百姓の顔 「被差別部落の民話・田中龍雄著 明石書店発行」
 むかし、飛騨国の人手の多い部落では、不作の年がかさなるたびに、代官所から戒められて、浄場めぐりをくりかえしたと。
 しきたり破る飼い主を、そのままにして見逃がせば浄場、村場の守りできぬ。
 そのうえ部落うちのぞうよもいるで、斃馬の届けを腕こまねいて待つよりも、戒めどおりに浄場をめぐり、村のようすを見届けようとな。
 そのつど人手をかき集め、目を光らせて乗りこんだとよ。
 行く先ざきの村役へ仲間の使いを走らせて、浄場めぐりの先ぶれしてな。ほかの仲間が手分けして、馬を飼っとる百姓家の庭さきから声をかけたり、人を見るとや聞きこみをして、馬の所在をたしかめたがな。
不作つづきの百姓家では,ません棒を立てかけたまま、寝藁一本見つか                          らぬほど、ねぶったように片づけた厩はかりが目立ったと。
 およそ飢饉とよばれる年は、その年だけが飢饉でのうて、まえまえからの不作がたたり、毎年根こそぎ年貢をとられ、隠して貯めた喰いもんが日ごと日ごとに減るおりに、一旦雪でもつもるとな。
 人の往き来が絶えてまい、喰いもん探しの場がせまくなり、まず病人や年よりがひだる腹かかえて弱ってまって、一日ごとにやせ衰えたと。
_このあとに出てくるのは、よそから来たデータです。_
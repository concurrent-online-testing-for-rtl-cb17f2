// colt_soc: many-core SoC with distributed concurrent online testing.
//
// N x N tiles on a 2D torus. Each tile's CNI carries the COLT hardware
// (colt_tile): a test controller, a Test Vector Memory holding one segment
// of the test set placed by t-interleaving, an anomaly-based test trigger and
// a software-visible configuration register. Any core can gather the complete
// test set from the tiles at most RADIUS hops away, so the cost of testing a
// core no longer depends on where it sits.
//
// Test scheduling: every row of the torus is one token ring (tile x passes to
// tile x+1, wrapping), so N cores can be under test at once. The token of row
// y starts at the tile of interleaving colour 0 in that row, and all tokens
// advance together on a common `step`, issued when every token holder is
// ready to pass. Since colours rise by one along a row, all tokens always sit
// on tiles of the same colour: cores tested together belong to one Lee code
// and are at least 2*RADIUS+1 hops apart, so their Lee spheres never share a
// source tile (code-division core test scheduling). Row rings and the common
// step are this design's way of meeting that rule.
//
// What is not inside: the routers and links of the torus (each tile's flit
// ports are brought out, index id = y*N + x), the processing cores with their
// scan chains (scan and isolation ports brought out), and the address map
// that tells the CNI a message's source and destination (msg_src/msg_dst
// inputs). The test set is written after power-up over a broadcast load bus
// (load_*): one word of segment load_seg per cycle goes into every TVM of
// that colour, so SEGS*DEPTH cycles fill the whole chip. Defaults: 10x10 torus, 5 segments (4 data + 1 parity), 8192 words
// of 64 bits per segment (a 256 KB test set), 10 ATTU address rows.
module colt_soc #(
  parameter int N      = 10,
  parameter int SEGS   = 5,
  parameter int K      = 4,
  parameter int MULT   = 3,
  parameter int RADIUS = 1,
  parameter int DEPTH  = 8192,
  parameter int ROWS   = 10,
  parameter int N_ANOM = 4
) (
  input  logic                                 clk,
  input  logic                                 rst_n,
  output colt_pkg::flit_t      [N*N-1:0]       net_out,
  output logic                 [N*N-1:0]       net_out_valid,
  input  logic                 [N*N-1:0]       net_out_ready,
  input  colt_pkg::flit_t      [N*N-1:0]       net_in,
  input  logic                 [N*N-1:0]       net_in_valid,
  output logic                 [N*N-1:0]       net_in_ready,
  input  colt_pkg::ocp_cmd_t   [N*N-1:0]       ocp_mcmd,
  input  logic [N*N-1:0][31:0]                 ocp_maddr,
  input  logic [N*N-1:0][31:0]                 ocp_mdata,
  input  logic [N*N-1:0][colt_pkg::ID_W-1:0]   msg_src,
  input  logic [N*N-1:0][colt_pkg::ID_W-1:0]   msg_dst,
  output logic [N*N-1:0][31:0]                 cfg_rdata,
  output logic                 [N*N-1:0]       cfg_rvalid,
  input  logic                                 load_valid,
  input  logic [colt_pkg::SEG_W-1:0]           load_seg,
  input  logic [$clog2(DEPTH)-1:0]             load_addr,
  input  logic [63:0]                          load_data,
  output logic                 [N*N-1:0]       core_isolate,
  input  logic                 [N*N-1:0]       isolate_ack,
  output logic                 [N*N-1:0]       core_disabled,
  output logic                 [N*N-1:0]       scan_en,
  output logic                 [N*N-1:0]       scan_in,
  output logic                 [N*N-1:0]       capture,
  input  logic                 [N*N-1:0]       scan_out,
  output logic                 [N*N-1:0]       has_token,
  output logic                                 step,
  output colt_pkg::tc_state_t  [N*N-1:0]       tc_state,
  output colt_pkg::cfg_t       [N*N-1:0]       cfg,
  output colt_pkg::tile_stat_t [N*N-1:0]       stat
);
  import colt_pkg::*;

  logic [N*N-1:0] token_out, ready_to_pass;

  // All tokens move together once every holder is ready to pass.
  assign step = &(~has_token | ready_to_pass);

  for (genvar y = 0; y < N; y++) begin : g_row
    for (genvar x = 0; x < N; x++) begin : g_col
      localparam int ID   = y * N + x;
      localparam int PREV = y * N + ((x + N - 1) % N);
      localparam int X0   = (SEGS - ((MULT * y) % SEGS)) % SEGS;

      colt_tile #(
        .N(N), .X(x), .Y(y), .SEGS(SEGS), .K(K), .MULT(MULT), .RADIUS(RADIUS),
        .DEPTH(DEPTH), .ROWS(ROWS), .N_ANOM(N_ANOM)
      ) u_tile (
        .clk, .rst_n,
        .net_out(net_out[ID]), .net_out_valid(net_out_valid[ID]),
        .net_out_ready(net_out_ready[ID]),
        .net_in(net_in[ID]), .net_in_valid(net_in_valid[ID]), .net_in_ready(net_in_ready[ID]),
        .ocp_mcmd(ocp_mcmd[ID]), .ocp_maddr(ocp_maddr[ID]), .ocp_mdata(ocp_mdata[ID]),
        .msg_src(msg_src[ID]), .msg_dst(msg_dst[ID]),
        .cfg_rdata(cfg_rdata[ID]), .cfg_rvalid(cfg_rvalid[ID]),
        .load_valid, .load_seg, .load_addr, .load_data,
        .init_token(x == X0), .token_in(token_out[PREV]), .step,
        .token_out(token_out[ID]), .has_token(has_token[ID]),
        .ready_to_pass(ready_to_pass[ID]),
        .core_isolate(core_isolate[ID]), .isolate_ack(isolate_ack[ID]),
        .core_disabled(core_disabled[ID]),
        .scan_en(scan_en[ID]), .scan_in(scan_in[ID]), .capture(capture[ID]),
        .scan_out(scan_out[ID]),
        .tc_state(tc_state[ID]), .cfg(cfg[ID]), .stat(stat[ID]));
    end
  end

endmodule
 地中の虫や木の皮や、草の根、木の根を煮て喰って、はては枕の蕎がらさえも腹のたしじゃと口に入れたと。
 喰えぬもんでも喰うすべを知っとる者が生き残り、喰えるもんでも喰うすべを知らんもんが死んでまったでな。
 ましてや、どこぞの飼い馬が倒れてまった、と聞いたがさいご。
 ひだる腹かかえた百姓たちが目の色かえて我れ先に、よってたかって切りきざみ、奪いあいして引きちぎり、それぞれ抱えて隠してまって、猪,熊なみに喰ってまい、皮も残さぬ始末じゃったと。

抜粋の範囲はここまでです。